→ **WHAT IS REQUIRED**:
Please retype the entries below exactly as they are written.

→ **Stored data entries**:
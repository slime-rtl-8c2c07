// stft: live spectrum display. Blocks of 1024 audio samples are transformed
// and the magnitude of the lower 512 frequency bins is drawn as a bar graph on
// a 1024 x 768 VGA screen, two pixels per bin.
//
// Audio clock domain: each sample_valid offers the top 16 bits of the 24-bit
// sample to fft_1024 (samples arriving while the FFT is busy are skipped, so
// each transform covers 1024 consecutive accepted samples). The FFT output
// passes square_and_sum (re^2 + im^2), a 16-word axis_fifo, and isqrt (the
// magnitude); magnitude k is written to word k of spectrum_ram, the bin
// counter restarting after the word marked last.
//
// Pixel clock domain: xvga produces the scan position; the magnitude of bin
// hcount/2 is read (one clock), and the pixel is lit with BAR_COLOUR when
// (magnitude >> scale_in) >= 768 - vcount, i.e. the bar grows up from the
// bottom edge. Sync and blanking are delayed to stay aligned with the pixel
// (two pixel clocks in all). The reset is synchronised into the pixel domain.
//
// The chain (FFT, square and sum, FIFO, square root, dual-clock RAM, bar test
// against 768 - vcount with a switch-set shift, hcount/2 addressing) follows
// the document. The fixed bar colour and the alignment delays are this
// design's choices (the document took the colour from switches). With the
// default green, vga_r and vga_b are constant zero; they are kept as ports
// so another BAR_COLOUR drives them.
module stft
  import slime_pkg::*;
#(
  parameter int           N          = 1024,
  parameter logic [11:0]  BAR_COLOUR = 12'h0F0
) (
  input  logic       clk,
  input  logic       pixel_clk,
  input  logic       rst,
  input  logic       sample_valid,
  input  sample_t    sample_in,
  input  logic [3:0] scale_in,
  output logic [3:0] vga_r,
  output logic [3:0] vga_g,
  output logic [3:0] vga_b,
  output logic       vga_hs,
  output logic       vga_vs
);
  localparam int AW = $clog2(N);

  // ------------------------------------------------------ audio clock side
  logic signed [15:0] fft_in;
  logic        fft_in_valid, fft_in_ready;
  logic [31:0] fft_out;
  logic        fft_out_valid, fft_out_ready, fft_out_last;
  logic [31:0] pw_data;
  logic        pw_valid, pw_ready, pw_last;
  logic [32:0] fifo_out;
  logic        fifo_valid, fifo_ready;
  logic [15:0] mag;
  logic        mag_valid, mag_last;
  logic [AW-1:0] bin;

  always_ff @(posedge clk) begin
    if (rst) begin
      fft_in       <= '0;
      fft_in_valid <= 1'b0;
    end else begin
      fft_in_valid <= sample_valid;
      if (sample_valid) fft_in <= sample_in[SAMPLE_W-1 -: 16];
    end
  end

  fft_1024 #(.N(N), .DW(16)) u_fft (
    .clk, .rst,
    .s_data(fft_in), .s_valid(fft_in_valid), .s_ready(fft_in_ready),
    .m_data(fft_out), .m_valid(fft_out_valid), .m_ready(fft_out_ready), .m_last(fft_out_last));

  square_and_sum u_sq (
    .clk, .resetn(!rst),
    .s_data(fft_out), .s_valid(fft_out_valid), .s_ready(fft_out_ready), .s_last(fft_out_last),
    .m_data(pw_data), .m_valid(pw_valid), .m_ready(pw_ready), .m_last(pw_last));

  axis_fifo #(.WIDTH(33), .DEPTH(16)) u_fifo (
    .clk, .resetn(!rst),
    .s_data({pw_last, pw_data}), .s_valid(pw_valid), .s_ready(pw_ready),
    .m_data(fifo_out), .m_valid(fifo_valid), .m_ready(fifo_ready));

  isqrt u_sqrt (
    .clk, .resetn(!rst),
    .s_data(fifo_out[31:0]), .s_valid(fifo_valid), .s_ready(fifo_ready), .s_last(fifo_out[32]),
    .m_data(mag), .m_valid(mag_valid), .m_ready(1'b1), .m_last(mag_last));

  always_ff @(posedge clk) begin
    if (rst)            bin <= '0;
    else if (mag_valid) bin <= mag_last ? '0 : bin + 1'b1;
  end

  // ------------------------------------------------------ pixel clock side
  logic [1:0]  prst_sync;
  logic        prst;
  logic [10:0] hcount;
  logic [9:0]  vcount, v1;
  logic        hs0, vs0, blank0, hs1, vs1, blank1;
  logic [15:0] amp;

  always_ff @(posedge pixel_clk) prst_sync <= {prst_sync[0], rst};
  assign prst = prst_sync[1];

  spectrum_ram #(.WIDTH(16), .DEPTH(N)) u_ram (
    .wclk(clk), .we(mag_valid), .waddr(bin), .wdata(mag),
    .rclk(pixel_clk), .raddr(AW'(hcount[10:1])), .rdata(amp));

  xvga u_vga (
    .clk(pixel_clk), .rst(prst),
    .hcount, .vcount, .hsync(hs0), .vsync(vs0), .blank(blank0));

  always_ff @(posedge pixel_clk) begin
    if (prst) begin
      {hs1, vs1, blank1, v1} <= {1'b1, 1'b1, 1'b1, 10'd0};
      {vga_hs, vga_vs}       <= 2'b11;
      {vga_r, vga_g, vga_b}  <= '0;
    end else begin
      hs1    <= hs0;
      vs1    <= vs0;
      blank1 <= blank0;
      v1     <= vcount;
      vga_hs <= hs1;
      vga_vs <= vs1;
      if (!blank1 && 32'(amp >> scale_in) >= 32'(11'd768 - 11'(v1)))
        {vga_r, vga_g, vga_b} <= BAR_COLOUR;
      else
        {vga_r, vga_g, vga_b} <= '0;
    end
  end
endmodule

→ **EXERCISE ANSWER**:
repository slime-rtl-8c2c07
// stft: live spectrum display. Blocks of 1024 audio samples are transformed
// and the magnitude of the lower 512 frequency bins is drawn as a bar graph on
// a 1024 x 768 VGA screen, two pixels per bin.
//
// Audio clock domain: each sample_valid offers the top 16 bits of the 24-bit
// sample to fft_1024 (samples arriving while the FFT is busy are skipped, so
// each transform covers 1024 consecutive accepted samples). The FFT output
// passes square_and_sum (re^2 + im^2), a 16-word axis_fifo, and isqrt (the
// magnitude); magnitude k is written to word k of spectrum_ram, the bin
// counter restarting after the word marked last.
//
// Pixel clock domain: xvga produces the scan position; the magnitude of bin
// hcount/2 is read (one clock), and the pixel is lit with BAR_COLOUR when
// (magnitude >> scale_in) >= 768 - vcount, i.e. the bar grows up from the
// bottom edge. Sync and blanking are delayed to stay aligned with the pixel
// (two pixel clocks in all). The reset is synchronised into the pixel domain.
//
// The chain (FFT, square and sum, FIFO, square root, dual-clock RAM, bar test
// against 768 - vcount with a switch-set shift, hcount/2 addressing) follows
// the document. The fixed bar colour and the alignment delays are this
// design's choices (the document took the colour from switches). With the
// default green, vga_r and vga_b are constant zero; they are kept as ports
// so another BAR_COLOUR drives them.
module stft
  import slime_pkg::*;
#(
  parameter int           N          = 1024,
  parameter logic [11:0]  BAR_COLOUR = 12'h0F0
) (
  input  logic       clk,
  input  logic       pixel_clk,
  input  logic       rst,
  input  logic       sample_valid,
  input  sample_t    sample_in,
  input  logic [3:0] scale_in,
  output logic [3:0] vga_r,
  output logic [3:0] vga_g,
  output logic [3:0] vga_b,
  output logic       vga_hs,
  output logic       vga_vs
);
  localparam int AW = $clog2(N);

  // ------------------------------------------------------ audio clock side
  logic signed [15:0] fft_in;
  logic        fft_in_valid, fft_in_ready;
  logic [31:0] fft_out;
  logic        fft_out_valid, fft_out_ready, fft_out_last;
  logic [31:0] pw_data;
  logic        pw_valid, pw_ready, pw_last;
  logic [32:0] fifo_out;
  logic        fifo_valid, fifo_ready;
  logic [15:0] mag;
  logic        mag_valid, mag_last;
  logic [AW-1:0] bin;

  always_ff @(posedge clk) begin
    if (rst) begin
      fft_in       <= '0;
      fft_in_valid <= 1'b0;
    end else begin
      fft_in_valid <= sample_valid;
      if (sample_valid) fft_in <= sample_in[SAMPLE_W-1 -: 16];
    end
  end

  fft_1024 #(.N(N), .DW(16)) u_fft (
    .clk, .rst,
    .s_data(fft_in), .s_valid(fft_in_valid), .s_ready(fft_in_ready),
    .m_data(fft_out), .m_valid(fft_out_valid), .m_ready(fft_out_ready), .m_last(fft_out_last));

  square_and_sum u_sq (
    .clk, .resetn(!rst),
    .s_data(fft_out), .s_valid(fft_out_valid), .s_ready(fft_out_ready), .s_last(fft_out_last),
    .m_data(pw_data), .m_valid(pw_valid), .m_ready(pw_ready), .m_last(pw_last));

  axis_fifo #(.WIDTH(33), .DEPTH(16)) u_fifo (
    .clk, .resetn(!rst),
    .s_data({pw_last, pw_data}), .s_valid(pw_valid), .s_ready(pw_ready),
    .m_data(fifo_out), .m_valid(fifo_valid), .m_ready(fifo_ready));

  isqrt u_sqrt (
    .clk, .resetn(!rst),
    .s_data(fifo_out[31:0]), .s_valid(fifo_valid), .s_ready(fifo_ready), .s_last(fifo_out[32]),
    .m_data(mag), .m_valid(mag_valid), .m_ready(1'b1), .m_last(mag_last));

  always_ff @(posedge clk) begin
    if (rst)            bin <= '0;
    else if (mag_valid) bin <= mag_last ? '0 : bin + 1'b1;
  end

  // ------------------------------------------------------ pixel clock side
  logic [1:0]  prst_sync;
  logic        prst;
  logic [10:0] hcount;
  logic [9:0]  vcount, v1;
  logic        hs0, vs0, blank0, hs1, vs1, blank1;
  logic [15:0] amp;

  always_ff @(posedge pixel_clk) prst_sync <= {prst_sync[0], rst};
  assign prst = prst_sync[1];

  spectrum_ram #(.WIDTH(16), .DEPTH(N)) u_ram (
    .wclk(clk), .we(mag_valid), .waddr(bin), .wdata(mag),
    .rclk(pixel_clk), .raddr(AW'(hcount[10:1])), .rdata(amp));

  xvga u_vga (
    .clk(pixel_clk), .rst(prst),
    .hcount, .vcount, .hsync(hs0), .vsync(vs0), .blank(blank0));

  always_ff @(posedge pixel_clk) begin
    if (prst) begin
      {hs1, vs1, blank1, v1} <= {1'b1, 1'b1, 1'b1, 10'd0};
      {vga_hs, vga_vs}       <= 2'b11;
      {vga_r, vga_g, vga_b}  <= '0;
    end else begin
      hs1    <= hs0;
      vs1    <= vs0;
      blank1 <= blank0;
      v1     <= vcount;
      vga_hs <= hs1;
      vga_vs <= vs1;
      if (!blank1 && 32'(amp >> scale_in) >= 32'(11'd768 - 11'(v1)))
        {vga_r, vga_g, vga_b} <= BAR_COLOUR;
      else
        {vga_r, vga_g, vga_b} <= '0;
    end
  end
endmodule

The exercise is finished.